Jennifer spoke quickly. Although she sounded excited, her eyes were dead. They looked straight ahead as she talked, absently tracking the small white bird as it bounced along the paintwork. Tom listened in silence.
“A few weeks later, he came to find me. Asked me out.” She flashed Tom a look as she said this. “We started dating. It was good. He made me feel good.” Now the images came back thick and fast; images that she tried not to think about. Greg smiling across a restaurant table. Greg laughing as he slipped an ice cube down her back. Greg lying in a pool of his own blood.
“Then I got assigned to work with him. It was just dumb luck, really. No one else knew we were seeing each other. If they had, they never would have allowed it. But we got a bit of a thrill from it all.”
Her voice now was hard and unfeeling. The white bird stretched its wings and flitted off into the night.
“One day we got called out on a raid of a warehouse. Some bullshit joint op with the DEA over in Maryland. We’d all fanned out through the building. Suddenly a door burst open and there was a guy there with a gun. I didn’t think. It was just instinctive. He was dead before he hit the floor…. I killed him…. I shot him.”
She looked at Tom, gave him an awkward shrug, then turned away again. “I can’t even cry about it anymore. I ran out of tears a long time ago. Now, mostly, I just feel numb.”
“What happened? After?”
“There was an inquiry, of course. A special investigation team went through every second of that day a hundred times. And it came out that we were seeing each other. It’s funny, but I think that freaked them more than the fact I’d shot him. So they looked into whether we’d been fighting or split up. Whether this was some sort of revenge killing or lovers’ quarrel. You know, whether I’d murdered him.”
She gave a joyless laugh.
“But in the end they concluded that it wasn’t my fault. That Greg had wandered ahead of everyone else and not kept up radio contact. That he shouldn’t have been where he was. That under the circumstances any other agent would have done the same. But I could tell that they didn’t entirely believe it. Not all of them, anyway. I could see it in their eyes, that suspicion that I was guilty of something, even if they didn’t quite know what. When they posted me down to Atlanta they said it was in my interest to keep a low profile until it had all blown over. Really, it was for theirs. Because it was easier for them to keep me out of sight than accept what had happened.”

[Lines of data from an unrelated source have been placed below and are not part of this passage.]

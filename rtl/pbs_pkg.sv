// pbs_pkg -- shared constants, geometry functions and types of the
// Physical Broadcast Structure (PBS) and of the TBH test chip.
//
// A PBS broadcast domain H_h is a dual tree of height h with branching ratio
// alpha.  The link between tree level l and level l+1 (l = 0 is the PN row)
// is called link l here.  The fat-tree rule of the design is that a link's
// width doubles (multiplexing ratio r_m = 2) at each level from the first fat
// link upwards, while its flit time (the wire delay, in clock cycles) grows by
// the same factor, so every level carries the same number of bits per cycle.
// Links below the first fat link are "non-fat": bottom-level width, one cycle
// per flit.  The functions below give that geometry so that the tree modules
// and the testbenches compute it the same way.
package pbs_pkg;

  // Integer power.
  function automatic int unsigned ipow(input int unsigned b, input int unsigned e);
    int unsigned r;
    r = 1;
    for (int unsigned k = 0; k < e; k++) r = r * b;
    return r;
  endfunction

  // Width in bits of link l (the link from level l up to level l+1, or the
  // same link in the broadcast tree).  fat_from is the index of the lowest
  // fat link.
  function automatic int unsigned link_width(input int unsigned l,
                                             input int unsigned base_w,
                                             input int unsigned rm,
                                             input int unsigned fat_from);
    if (l < fat_from) return base_w;
    return base_w * ipow(rm, l - fat_from + 1);
  endfunction

  // Flit time of link l in clock cycles (one cycle per bottom-level flit).
  function automatic int unsigned link_cycles(input int unsigned l,
                                              input int unsigned base_w,
                                              input int unsigned rm,
                                              input int unsigned fat_from);
    return link_width(l, base_w, rm, fat_from) / base_w;
  endfunction

  // Number of SNs on level i (1..h) of one tree of an H_h domain.
  function automatic int unsigned sns_on_level(input int unsigned i,
                                               input int unsigned alpha,
                                               input int unsigned h);
    return ipow(alpha, h - i);
  endfunction

  // Index of the first link-l channel in a flat array holding the channels
  // of all levels: links of level 0 first (alpha^h of them), then level 1...
  function automatic int unsigned link_base(input int unsigned l,
                                            input int unsigned alpha,
                                            input int unsigned h);
    int unsigned s;
    s = 0;
    for (int unsigned k = 0; k < l; k++) s = s + ipow(alpha, h - k);
    return s;
  endfunction

  // Total number of channels on links 0..h-1 of one tree.
  function automatic int unsigned link_total(input int unsigned alpha,
                                             input int unsigned h);
    return link_base(h, alpha, h);
  endfunction

  // Smallest number of bits that can hold values 0..n-1 (at least 1).
  function automatic int unsigned clog2_min1(input int unsigned n);
    int unsigned r;
    r = 0;
    while ((1 << r) < n) r++;
    return (r == 0) ? 1 : r;
  endfunction

  // ------------------------------------------------------------------
  // TBH test chip
  // ------------------------------------------------------------------
  localparam int unsigned TBH_PNS      = 8;  // transmit PNs and receive PNs
  localparam int unsigned TBH_MSG_BITS = 7;  // 3 address bits + 4 value bits
  localparam int unsigned TBH_SWITCHES = 7;  // concentrate tree switches 0..6

  // A TBH message as loaded into a transmit PN: the receive PN address in
  // the low three bits, sent first, and the value in the high four bits.
  typedef struct packed {
    logic [3:0] value;
    logic [2:0] addr;
  } tbh_msg_t;

endpackage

There was a long silence and outside the car, for the first time since they had been there, nothing seemed to move or speak or shout or bang. The city paused. Expectant.
“I don’t know what to say,” Tom said, eventually.
“There’s nothing to say.”
“Only… I understand what it is to lose someone you love.”
And she knew that he really did understand.
“And I understand what it feels like to be rejected, to be viewed as a terrible accident that needs to be hidden away. I understand that it never gets any easier. That no matter how much others blame you, you blame yourself even more.” She gave a barely perceptible nod of her head and there was a long pause before Tom spoke again. “He was a good guy?”
“A great guy. And a good agent.”
“In that order?” Tom asked, smiling.
“Yeah.” She laughed.
“It was a mistake, Jen.” Tom’s voice was gentle and this time she found the use of her pet name strangely comforting. “That’s all. A mistake, an accident. You didn’t do anything wrong.”
“I killed the man I was in love with. My best friend. Now it’s like I have to live up to his expectations as well as my own.”
A stream of people, filtering home from their evening prayers, parted around them like water around a stone.
“So this case…?”
“Is my first real break in years. It took a lot of hard work to earn this chance. That’s why I don’t want to blow it. I owe it to myself. I owe it to my family. I owe it to Greg.”
“But you know solving this case won’t bring Greg back. Won’t stop the hurt.”
She nodded.
“I know that. But it might just help me to stop hating myself.”